● What the exercise asks:
Starting at the top of the entries, restate word for word each line up to and including the one with "import ildp_pkg::*;".

Saved data entries:
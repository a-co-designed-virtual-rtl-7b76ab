// tb_gshare: self-checking test of the gshare direction predictor.
//
// A reference model keeps the 2-bit counters (reset weakly not-taken), the
// speculative history shifted by predictions and the committed history
// shifted by training. Random predictions, trainings and restores are applied
// and the prediction and history outputs are compared every cycle. Prediction
// is combinational; updates take effect at the next clock edge.
module tb_gshare;
  import ildp_pkg::*;
  localparam int ENTRIES = 16384, HIST = 12, IW = 14;
  logic clk = 0, rst_n = 0;
  word_t pr_pc, up_pc;
  logic pr_taken, pr_shift, up_en, up_taken, restore;
  logic [HIST-1:0] pr_hist, up_hist;
  int checks = 0, failures = 0;

  gshare #(.ENTRIES(ENTRIES), .HIST(HIST)) dut (.*);

  always #5 clk = ~clk;
  initial begin
    repeat (50000) @(posedge clk);
    failures++;
    $display("TB_RESULT checks=%0d failures=%0d", checks, failures);
    $finish;
  end

  int unsigned ctr [int];
  logic [HIST-1:0] sh, ch;
  function automatic int ix(word_t pc, logic [HIST-1:0] h);
    return int'(pc[IW:1] ^ IW'(h));
  endfunction
  function automatic int unsigned getc(int i);
    return ctr.exists(i) ? ctr[i] : 1;
  endfunction

  initial begin
    pr_pc = 0; up_pc = 0; pr_shift = 0; up_en = 0; up_taken = 0; restore = 0; up_hist = 0;
    sh = 0; ch = 0;
    repeat (2) @(posedge clk);
    rst_n = 1;
    @(negedge clk);
    for (int n = 0; n < 20000; n++) begin
      bit exp_t;
      int i;
      pr_pc    = {48'h0, 14'($urandom_range(0, 63)), 2'b00};   // few branches so counters saturate
      pr_shift = $urandom_range(0, 1);
      up_en    = $urandom_range(0, 1);
      up_pc    = {48'h0, 14'($urandom_range(0, 63)), 2'b00};
      up_hist  = HIST'($urandom_range(0, 3));
      up_taken = up_pc[2] ^ up_hist[0];
      restore  = ($urandom_range(0, 15) == 0);
      #1;
      exp_t = getc(ix(pr_pc, sh)) >= 2;
      checks++;
      if (pr_taken !== exp_t || pr_hist !== sh) begin
        failures++;
        $display("FAIL n=%0d taken=%b want %b hist=%h want %h", n, pr_taken, exp_t, pr_hist, sh);
      end
      // reference update
      if (up_en) begin
        i = ix(up_pc, up_hist);
        if (up_taken && getc(i) != 3) ctr[i] = getc(i) + 1;
        else if (!up_taken && getc(i) != 0) ctr[i] = getc(i) - 1;
        ch = {ch[HIST-2:0], up_taken};
      end
      if (restore) sh = ch;
      else if (pr_shift) sh = {sh[HIST-2:0], exp_t};
      @(negedge clk);
    end
    $display("TB_RESULT checks=%0d failures=%0d", checks, failures);
    $finish;
  end
endmodule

● Answer space:
repository a-co-designed-virtual-rtl-7b76ab
// tb_gshare: self-checking test of the gshare direction predictor.
//
// A reference model keeps the 2-bit counters (reset weakly not-taken), the
// speculative history shifted by predictions and the committed history
// shifted by training. Random predictions, trainings and restores are applied
// and the prediction and history outputs are compared every cycle. Prediction
// is combinational; updates take effect at the next clock edge.
module tb_gshare;
  import ildp_pkg::*;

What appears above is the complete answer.